I have shown that metabolic measurement conducted using flow-through respirometry suffers from serious but generally unrecognized limitations in temporal resolution, and I propose that temporal resolution can be improved several fold by increasing chamber flow rates, and at the same time decreasing the relative contribution of analyzer noise to the metabolic signal, provided appropriate gas analyzers, signal handling and data acquisition technologies are utilized to their best effect.

In the space available, the synergistic effects of this new approach to metabolic phenotyping are best shown graphically. (Again, I do not reproduce data from conventional systems here; readers are no doubt familiar with many examples from the literature.) In Figure 3, a clear contrast between REE and active EE can be seen, together with tight correlation between bouts of activity (lower green trace) and EE (blue trace). There is no need to estimate REE using indirect methods; it can be directly measured without contamination from activity.

Figure 3
figure 3

Activity (lower, light green trace), EE (blue trace) and RQ (respiratory quotient, an indicator of metabolic substrate; upper, dark green trace) of a C57BL/6 J mouse, body mass 25.8 g, 23 °C. A metabolic phenotyping system with a chamber time constant of ~4 min and a cycle time of ~2.5 min was used (Promethion data). See text for more details.

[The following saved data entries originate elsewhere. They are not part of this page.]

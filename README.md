# Low-power tree-search vector quantizer encoder

This is a video vector-quantization (VQ) encoder built for low power. It
takes 4x4 blocks of 8-bit grey-scale pixels and replaces each block by the
8-bit index of the nearest-looking entry in a 256-entry codebook, which
compresses the image 16:1. A receiver with the same codebook decodes by table
look-up.

The encoder does not compare a block with all 256 codewords. It walks a binary
tree of codewords eight levels deep, and at each level makes one decision:
"is the block closer to the left or to the right codevector?" Two algebraic
tricks make each decision cheap. The codebook is also split so that every
tree level has its own small memory and its own datapath. The eight levels
then form a pipeline that works on eight blocks at once, so the clock can run
eight times slower than a single shared datapath would need. The slower clock
allows a much lower supply voltage, and the small memories cost less energy
per access.

## The decision at one tree node

A node holds two codevectors, `Ca` (left, index bit 0) and `Cb` (right, index
bit 1). The squared-error distortion of the input vector `X` to each is
`D(X,C) = sum_i (C_i - X_i)^2` over the 16 pixels. The difference of the two
distortions can be regrouped as

    D(X,Ca) - D(X,Cb) = K + sum_i 2 * X_i * d_i
    with  d_i = Cb_i - Ca_i          (16 words, stored)
          K   = sum_i (Ca_i^2 - Cb_i^2)  (1 word, stored)

The `X_i^2` terms cancel, so a node needs 16 multiplications instead of 32.
It also needs 17 memory reads instead of 32. The factor 2 is a wired shift.
If the result is negative, `Ca` is closer and the bit is 0. Otherwise the bit
is 1, so a tie goes right. The bits pick the path from the root:
the level-1 bit is the MSB of the final index, and the bits decided so far
are the address of the node at the next level.

Stored words are 9-bit two's complement. `d_i` always fits, since it lies
between -255 and 255. `K` can reach +/-1,040,400, so it is stored as
`round(K / 4096)` (half away from zero). The hardware adds it back as
`K_stored * 4096`. This rounding is the only approximation in the datapath.
A decision can differ from the exact squared-error decision only when the two
distortions are within 2048 of each other. The 2^12 scale is set by `K_SHIFT`
in `vq_pkg`.

### Preparing the codebook

The codebook is trained off-line and converted by software into the stored
form. For level `L` (1..8) and node `n` (0 .. 2^(L-1)-1, the index bits of
levels 1..L-1):

* difference word `i` → level `L`, `is_const = 0`, `addr = n*16 + i`,
  `data = Cb_i - Ca_i`
* constant → level `L`, `is_const = 1`, `addr = n`, `data = round(K/4096)`

Write each word through the `wr` port (`vq_pkg::cb_wr_t`): one word per
cycle with `en = 1`, where `level = L-1`. The whole codebook is 255 x 17 = 4335
writes. Load it before sending vectors; no read/write interlock exists.

## Pipeline and timing

`vq_tsvq_enc` chains eight `vq_stage` instances. Each stage decides one level
in 18 clock cycles:

| cycle | memory                     | datapath                         |
|-------|----------------------------|----------------------------------|
| 0     | read `d_0`                 | load pixel operand `X_0`         |
| 1..15 | read `d_c`                 | MAC word c-1, load `X_c`         |
| 16    | read `K` (17th access)     | MAC word 15                      |
| 17    | —                          | add `K*4096`, sign → index bit; result handed on |

A stage can take a new vector in its cycle 17, so the stages run in
lock-step. The encoder accepts one vector every 18 cycles, and the index
appears 8 x 18 = 144 cycles after its vector was accepted. At the target
video rate, 240x128 pixels at 30 frames/s, there are 1920 blocks per frame:
one every 17.4 us. That needs a clock of about 1.04 MHz, a period of about
960 ns.

Interface of `vq_tsvq_enc`:

| port | dir | meaning |
|------|-----|---------|
| `clk`, `rst_n` | in | clock; synchronous active-low reset (resets the controllers only) |
| `in_valid`, `in_ready`, `in_vec` | in/out/in | vector handshake; `in_vec[i]` is pixel i (row-major 4x4); taken on an edge where both are high |
| `out_valid`, `out_index` | out | one-cycle pulse with the 8-bit index; there is no back-pressure |
| `wr` | in | codebook write port, see above |
| `busy[7:0]`, `row_rd[7:0]` | out | per-level stage busy, and per-level memory-array activation (for activity counting) |

`in_ready` is high only when level 1 is idle or in its last cycle. If
`in_valid` is held high, a new vector enters every 18 cycles.

## Per-level memories and wide reads

Level `L` stores 2^(L-1) nodes: 16 difference words per node in
`vq_cb_mem` and one constant per node in `vq_const_mem`. This gives 144
bits of difference words at level 1 and 18,432 bits at level 8, 36,720 bits
in all.

`vq_cb_mem` can use wide rows of `PAR` words. A read at a word address that is
a multiple of `PAR` activates the array once and latches the whole row. The
next `PAR-1` reads come from the latch through a multiplexer. The array is
therefore activated four times per node instead of sixteen, which saves
energy because an array access costs far more than a multiplexer. On small
memories the extra width costs too much area. The stages therefore choose
`PAR = 4` when the level memory holds at least `MIN_PAR_BITS` = 1024 bits
(levels 4-8) and `PAR = 1` below that (levels 1-3). A wide row must be read
in order, starting from its first word. The controller always reads that way.

Memory outputs hold their last value, and the pixel operand is a register
loaded only when needed. An idle stage therefore keeps its multiplier and
adders still rather than letting them compute on changing inputs.

## Files

| file | contents |
|------|----------|
| `rtl/vq_pkg.sv` | widths, cycle budget, types, codebook-write struct |
| `rtl/vq_tsvq_enc.sv` | top: eight chained level stages |
| `rtl/vq_stage.sv` | one level: data and index registers, controller, PE, memories |
| `rtl/vq_ctrl.sv` | 18-cycle node sequencer and handshake |
| `rtl/vq_pe.sv` | MAC with wired x2, final add of the constant, sign decision |
| `rtl/vq_cb_mem.sv` | difference-word memory, serial or wide-row with latch and mux |
| `rtl/vq_const_mem.sv` | per-node constant memory |
| `tb/tb_vq_ref_pkg.sv` | reference arithmetic used by the testbenches |
| `tb/tb_*.sv` | one self-checking testbench per module |

## Verification

Each testbench prints `TB_RESULT checks=N failures=M` and has a watchdog.
Reference values come from integer arithmetic on the codevectors themselves,
not from the stored words:

* `tb_vq_tsvq_enc` runs the encoder at its default size with a random
  255-node codebook. It sends 300 random vectors with gaps and input stalls,
  then one full 240x128 synthetic frame (1920 vectors) back-to-back. It
  checks every index against a software tree walk. It also checks the
  144-cycle latency, the 18-cycle vector rate, the frame time and the
  array-activation count per level. It counts the cycles in which all eight
  stages are busy, stall cycles and idle cycles, and fails if any is zero.
* `tb_vq_stage` tests a serial level (2) and a wide-row level (5) side by side.
* `tb_vq_pe` covers the extreme operands and an exact tie.
* `tb_vq_ctrl` checks the cycle schedule every cycle under random input.
* `tb_vq_cb_mem` and `tb_vq_const_mem` check data, latency, output hold and activation counts.

To run one with Verilator 5:

    verilator --binary --timing --assert --top-module tb_vq_tsvq_enc \
        rtl/vq_pkg.sv tb/tb_vq_ref_pkg.sv rtl/vq_cb_mem.sv rtl/vq_const_mem.sv \
        rtl/vq_ctrl.sv rtl/vq_pe.sv rtl/vq_stage.sv rtl/vq_tsvq_enc.sv \
        tb/tb_vq_tsvq_enc.sv
    ./obj_dir/Vtb_vq_tsvq_enc

The full-size test builds and runs in well under a minute.

## What this RTL does not model, and choices of its own

* Power itself is not modelled. The low-power means are structural: per-level
  memories, wide reads, held operands and a slow clock. The circuit
  techniques they were designed with are not in the RTL: reduced-swing SRAM
  bit lines, SRAM banks of which only one is active, true-single-phase-clock
  registers, and a low-power cell library. The memories are plain arrays and
  the registers are ordinary flip-flops.
* These are this design's own choices:
  * the valid/ready handshake and the parallel 128-bit vector input
  * the codebook write port
  * the synchronous reset, which covers control state only
  * the 2^12 scale of the stored constant
  * ties going right
  * the 24-bit accumulator
  * the 1-Kbit threshold between serial and wide-row memories
  * keeping each level's constants in a separate small memory
* The output has no back-pressure. A consumer must take `out_index` in the
  cycle `out_valid` is high.
* Only the main distributed-memory encoder is provided. The single-memory
  arrangement, in which one datapath and one 36-Kbit memory serve all levels
  in 144 cycles, is not. Neither is a full-search encoder.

It will be noted from Figure 3 that each bout of activity, particularly in the photophase, yields a cleanly separated peak of EE. By analyzing data from a similar recording with equivalent temporal resolution from a mouse housed in a chamber with a running wheel, it is possible to separate each bout of wheel running and its corresponding EE signature. By integrating the running speed in m/s against time in seconds to yield meters run for each bout, and by integrating the resulting EE in J/s against time in seconds to yield J, performing a linear regression of EE and distance run yields the cost of transport of the mouse as the slope of this relation (Figure 4). These data were generated voluntarily by an unrestrained, unshocked mouse without requiring a treadmill, and are in excellent accord with literature values (Figure 2 in Vance Tucker’s classic cost of transport review23). This approach requires an ambiguous separation of EE events corresponding to each locomotion bout, and is thus not feasible with traditional metabolic phenotyping approaches.

Figure 4
figure 4

Integrated EE (y axis) versus meters traveled in pedestrian locomotion on a running wheel (x axis) for several bouts of wheel running for a C57BL/6 J mouse, mass 23.1 g. The slope of the line corresponds to the cost of transport of the mouse in units of J/m. Note that the mouse was unrestrained and running voluntarily; see text for details.

Many other applications for high temporal resolution in metabolic phenotyping exist, including detailed investigation of non-activity thermogenesis, the kinetics of drug reactions, quantification of the thermic effect of food and ‘luxus consumption’, the role of activity in overall EE, and a host of others. This mini review of metabolic measurement methodology hardly scratches the surface of this complex and controversial field. If it raises some awareness of the limitations inherent in metabolic measurement, and points the way to resolving some of these limitations, it will have achieved its goal.